Cerebras has also announced a partnership with Qualcomm to use the latter's AI 100 processor for the inference process of generative AI, which involves making predictions on live traffic. The partnership applies four techniques to reduce the cost of inference, including sparsity, speculative decoding, output conversion into a compiled version, and network architecture search. This collaboration is expected to increase the number of tokens processed on the Qualcomm chip per dollar spent by an order of magnitude.
Key takeaways:
- Cerebras Systems has unveiled the Wafer Scale Engine 3 (WSE-3), the third generation of its AI chip and the world's largest semiconductor. The WSE-3 doubles the rate of instructions carried out, from 62.5 petaFLOPs to 125 petaFLOPs.

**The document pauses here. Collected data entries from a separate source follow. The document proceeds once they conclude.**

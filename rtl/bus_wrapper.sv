// bus_wrapper: attaches one agent (or one side of a bridge) to a bus segment.
//
// Structure (as in the benchmarked hierarchical bus): a transmit FIFO, a
// receive FIFO, each holding one packet, and a small control unit. The control
// unit does distributed round-robin arbitration: every wrapper on a segment
// keeps its own copy of the current owner index and advances it from what it
// sees on the bus, so ownership passes to the next master after each packet.
// Bus signals are resolved by OR outside this module (bus_or_resolver); a
// wrapper drives zeros whenever it does not use a line.
//
// Segment protocol, one word per cycle (the handshake is this design's own):
//   * The owner, if it is idle and its transmit FIFO holds a whole packet
//     (store-and-forward), raises av and shows header word 0 on data.
//   * Any wrapper whose address range [ADDR_LO, ADDR_HI] holds the
//     destination and whose receive FIFO has room for a whole packet raises
//     ack in the same cycle.
//   * With ack the owner raises dv and the header word is transferred; the
//     other PKT_WORDS-1 words follow back to back with dv, the last one with
//     last. Ownership then passes on.
//   * A cycle in which the owner does not start a packet (nothing to send, or
//     no ack because the receiver is full) passes ownership on at once, so an
//     idle master costs one cycle of the round.
// Agent side: tx_valid/tx_ready/tx_data writes words into the transmit FIFO,
// rx_valid/rx_ready/rx_data reads the receive FIFO (valid-ready handshakes,
// a word moves when both are high). Agents write whole packets of PKT_WORDS
// words; word 0 is the destination agent index. A packet crosses the bus in
// PKT_WORDS cycles after the cycle in which ownership reaches its sender.
module bus_wrapper
  import noc_pkg::*;
#(
  parameter int unsigned NM      = 6,   // masters on this segment
  parameter int unsigned IDX     = 0,   // this master's place in the round
  parameter int unsigned ADDR_LO = 0,   // destinations this wrapper accepts
  parameter int unsigned ADDR_HI = 0,
  parameter int unsigned DEPTH   = PKT_WORDS,
  localparam int unsigned OW     = (NM > 1) ? $clog2(NM) : 1,
  localparam int unsigned CW     = $clog2(DEPTH + 1)
) (
  input  logic     clk,
  input  logic     rst_n,
  // agent side
  input  logic     tx_valid,
  output logic     tx_ready,
  input  word_t    tx_data,
  output logic     rx_valid,
  input  logic     rx_ready,
  output word_t    rx_data,
  // resolved segment signals
  input  bus_req_t bus_req,
  input  logic     bus_ack,
  input  logic     bus_dv,
  // this wrapper's contribution
  output bus_req_t req_o,
  output logic     ack_o,
  output logic     dv_o
);

  localparam int unsigned IW = $clog2(PKT_WORDS);

  logic [OW-1:0] owner;      // replicated round-robin state
  logic          busy;       // a packet is in progress on the segment
  logic          sending;    // this wrapper sends the packet in progress
  logic          receiving;  // this wrapper receives the packet in progress
  logic [IW-1:0] widx;       // index of the word being sent

  logic          tx_full, tx_empty, rx_full, rx_empty;
  logic [CW-1:0] tx_count, rx_count;
  word_t         tx_head;
  logic          tx_pop, rx_push;

  logic          is_owner, pkt_ready, start, dst_hit, room;
  logic          seg_advance;

  // ---------------------------------------------------------------- FIFOs
  packet_fifo #(.WIDTH(WORD_W), .DEPTH(DEPTH)) u_tx (
    .clk, .rst_n,
    .wr_en(tx_valid && tx_ready), .wr_data(tx_data),
    .rd_en(tx_pop), .rd_data(tx_head),
    .count(tx_count), .full(tx_full), .empty(tx_empty)
  );

  packet_fifo #(.WIDTH(WORD_W), .DEPTH(DEPTH)) u_rx (
    .clk, .rst_n,
    .wr_en(rx_push), .wr_data(bus_req.data),
    .rd_en(rx_valid && rx_ready), .rd_data(rx_data),
    .count(rx_count), .full(rx_full), .empty(rx_empty)
  );

  assign tx_ready = !tx_full;
  assign rx_valid = !rx_empty;

  // ---------------------------------------------------------------- control
  assign is_owner  = (owner == OW'(IDX));
  assign pkt_ready = (tx_count >= CW'(PKT_WORDS));
  assign start     = is_owner && !busy && pkt_ready;

  // request group: independent of ack, so no combinational loop on the bus
  assign req_o.av   = start;
  assign req_o.last = sending && (widx == IW'(PKT_WORDS - 1));
  assign req_o.data = (start || sending) ? tx_head : '0;
  assign dv_o       = sending || (start && bus_ack);
  assign tx_pop     = dv_o;

  // address decode on the header offered by the owner
  assign dst_hit = (bus_req.data >= WORD_W'(ADDR_LO)) && (bus_req.data <= WORD_W'(ADDR_HI));
  assign room    = (rx_count <= CW'(DEPTH - PKT_WORDS));
  assign ack_o   = bus_req.av && !busy && dst_hit && room;
  assign rx_push = bus_dv && (receiving || ack_o);

  // ownership moves after a packet's last word, or after an unused slot
  assign seg_advance = bus_dv ? bus_req.last : !busy;

  always_ff @(posedge clk) begin
    if (!rst_n) begin
      owner     <= '0;
      busy      <= 1'b0;
      sending   <= 1'b0;
      receiving <= 1'b0;
      widx      <= '0;
    end else begin
      if (seg_advance)
        owner <= (owner == OW'(NM - 1)) ? '0 : owner + 1'b1;

      if (bus_dv) busy <= !bus_req.last;

      if (dv_o) begin
        sending <= !req_o.last;
        widx    <= req_o.last ? '0 : widx + 1'b1;
      end

      if (ack_o && bus_dv)               receiving <= 1'b1;
      else if (bus_dv && bus_req.last)   receiving <= 1'b0;
    end
  end

  // ---------------------------------------------------------------- checks
  initial assert (PKT_WORDS >= 2 && DEPTH >= PKT_WORDS && IDX < NM && ADDR_LO <= ADDR_HI);
  // once started, a packet goes out back to back
  a_contiguous: assert property (@(posedge clk) disable iff (!rst_n) sending |-> dv_o);
  // a sender always has the word it is about to send
  a_tx_has_word: assert property (@(posedge clk) disable iff (!rst_n) dv_o |-> !tx_empty);
  // only a receiver that made room can be written
  a_rx_room: assert property (@(posedge clk) disable iff (!rst_n) rx_push |-> !rx_full);

endmodule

- The WSE-3 has shrunk its transistors from 7 nanometers to 5 nanometers, boosting the transistor count from 2.6 trillion transistors in WSE-2 to 4 trillion. The chip is manufactured by TSMC, the world's largest contract chipmaker.
- Cerebras' CS-3 computer with WSE-3 can handle a theoretical large language model of 24 trillion parameters, which is an order of magnitude more than top-of-the-line generative AI tools such as OpenAI's GPT-4.
- Cerebras has also unveiled a partnership with Qualcomm to use the latter's AI 100 processor for the inference process of generative AI, which consists of making predictions on live traffic. The partnership applies four techniques to reduce the cost of inference.